Specialties Biomedical Engineering
Pathology

Date 2019 Oct 9

PMID 31591580

Citations 415

Authors

Bilal Cakir

Yangfei Xiang

Yoshiaki Tanaka

Mehmet H Kural

Maxime Parent

Young-Jin Kang

Kayley Chapeton

Benjamin Patterson

Yifan Yuan

Chang-Shun He

Micha Sam B Raredon

Jake Dengelegi

Kun-Yong Kim

Pingnan Sun

Mei Zhong

Sangho Lee

Prabir Patra

Fahmeed Hyder

Laura E Niklason

Sang-Hun Lee

Young-Sup Yoon

In-Hyun Park

Affiliations

Soon will be listed here.

Abstract

Human cortical organoids (hCOs), derived from human embryonic stem cells (hESCs), provide a platform to study human brain development and diseases in complex three-dimensional tissue.
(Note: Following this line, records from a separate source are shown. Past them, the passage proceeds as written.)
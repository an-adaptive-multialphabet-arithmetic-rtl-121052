# Adaptive multialphabet arithmetic codec with a weighted history model

This is a lossless entropy coder for byte-wide video data: quantizer indices,
pixels and similar. It codes each 8-bit symbol with an arithmetic code over a
256-symbol alphabet, and it adapts to the data as it goes. Two ideas keep the
hardware small and fast.

- **Weighted history model.** Symbol probabilities are not kept as ever-growing
  counts. They come from the last M symbols only, each counted with a weight W
  that is a power of two. The model total is fixed at `256 + M·W`, itself a
  power of two, so the coder needs no divider. A model update touches only two
  symbols: the one entering the history and the one leaving it.
- **Multibase cumulative occurrence array.** A 256-symbol adaptive model
  normally needs 256 cumulative counters that all change together, and 256
  comparators to decode. The array splits the alphabet into 16 banks. One
  update then changes one "base" counter per bank plus one bank's worth of
  differences. Decoding is a two-level search with 30 comparators instead of 256.

The coder is a multiplication-free arithmetic code in the style of Rissanen and
Mohiuddin. The range register A is kept near 1.0, so a width of
`probability × A` is approximated by a shift of the model's frequency count.
The leftover range goes to one chosen "last" symbol.

The top level, `ac_top`, holds two complete codecs (encoder and decoder each)
side by side:

| codec   | alphabet | model                           | M   | W  | total | rate                        |
|---------|----------|---------------------------------|-----|----|-------|-----------------------------|
| `big`   | 256      | banked array, 16 banks × 16     | 112 | 16 | 2048  | 1 symbol / 2 cycles per path |
| `small` | 16       | one up/down counter per symbol  | 127 | 16 | 2048  | 1 symbol / cycle per path    |

The 256-symbol codec is the main design. The 16-symbol codec is the simple
direct form of the same model, which is practical only for small alphabets.

## Symbol frequencies from a weighted history

Let `O(x)` be how often symbol x occurs among the M most recent symbols. The
model gives x the frequency

    n(x) = O(x)·W + 1          out of          N = NSYM + M·W

The `+1` ensures that a symbol absent from the history can still be coded. The
cumulative frequency, the sum of `n(y)` over all `y < x`, splits the same way:

    Q(x) = cum(x)·W + x,       cum(x) = number of history entries below x

W is a power of two, so the low `log2 W` bits of Q are simply the symbol index
and never change. Only `cum(x)` must be stored, and it never exceeds M: 7 bits
for M = 112. In this design the counters hold `cum(x)` and the symbol index is
appended as wires.

When a symbol enters the history, the oldest one leaves. Only these two
symbols' occurrences change: the new one by +1, the old one by −1. Every
`cum(x)` above each of them changes by the same step. If both are the same
symbol, nothing changes.

`hist_buf` is the history: a shift register of M symbols whose last entry is
the symbol about to leave. At reset, and on `clear`, it holds an evenly spread
sequence. Entry i holds `floor(i·NSYM/M)`. The counters start at the counts of
that sequence, so the model starts at a near-uniform distribution.

## The multibase cumulative occurrence array (`mbca`)

This is the hardest part of the design and the reason a 256-symbol adaptive
model fits in hardware.

**Layout.** Symbol x = `{b, j}` with b = bank (upper 4 bits) and j = offset
(lower 4 bits). Each bank keeps:

- a *base*: `cum(16·b)`, the cumulative occurrence of its first symbol, in an
  up/down counter;
- 15 *differences*: `cum(16·b + j) − base` for j = 1..15. They are stored in
  one wide word per bank, which could be a RAM row.

`cum(x)` is the bank's base plus the difference for offset j; the difference
for j = 0 is zero. Each read port therefore has one adder.

**Update (one clock).** If symbol `{b, j}` gains or loses one occurrence, every
`cum(x)` for x above it changes by one. With the base/difference split:

- every base of a bank *above* b changes. One 4-to-16 decoder forms that
  "banks above b" mask, and those 0–15 base counters count in parallel;
- inside bank b only the differences for offsets *above* j change. A second
  4-to-16 decoder forms that mask. The bank's word is read, up to 15
  difference counters update, and the word is written back;
- no other bank's differences change, because they are relative to their own
  base.

So one update touches at most 15 base counters and 15 difference counters, not 256
counters. All counters and differences are `CNT_W` = 7 bits wide.

**Search (decoder).** The decoder needs the largest x with `Q(x) ≤ T`:

1. 16 comparators test `Q(16·b) ≤ T` for every bank base. The highest bank
   that passes is the bank.
2. 15 comparators test `Q({b, j}) ≤ T` inside that bank. The highest offset
   that passes is the symbol.

The two levels are combinational in series. They use 30 comparators, against
256 for a flat search. Bank 0's base is always 0, and offset 0 of a bank is
its base, so neither needs a comparator.

**Ordering.** In the original formulation the counters count occurrences of symbols *above* x.
Here they count the symbols *below* x, so Q rises with the symbol index. The
two are mirror images of the same structure: reverse the alphabet and one
becomes the other. Read ports: `a_*` and `b_*` give Q and n of a symbol for
the encoder, the decoder and the last symbol; `c_*` gives an occurrence count
for the last-symbol tracker.

## Two updates per coded symbol (`whm_model`)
However, current hCOs lack microvasculature, resulting in limited oxygen and nutrient delivery to the inner-most parts of hCOs. We engineered hESCs to ectopically express human ETS variant 2 (ETV2). ETV2-expressing cells in hCOs contributed to forming a complex vascular-like network in hCOs. Importantly, the presence of vasculature-like structures resulted in enhanced functional maturation of organoids. We found that vascularized hCOs (vhCOs) acquired several blood-brain barrier characteristics, including an increase in the expression of tight junctions, nutrient transporters and trans-endothelial electrical resistance. Finally, ETV2-induced endothelium supported the formation of perfused blood vessels in vivo. These vhCOs form vasculature-like structures that resemble the vasculature in early prenatal brain, and they present a robust model to study brain disease in vitro.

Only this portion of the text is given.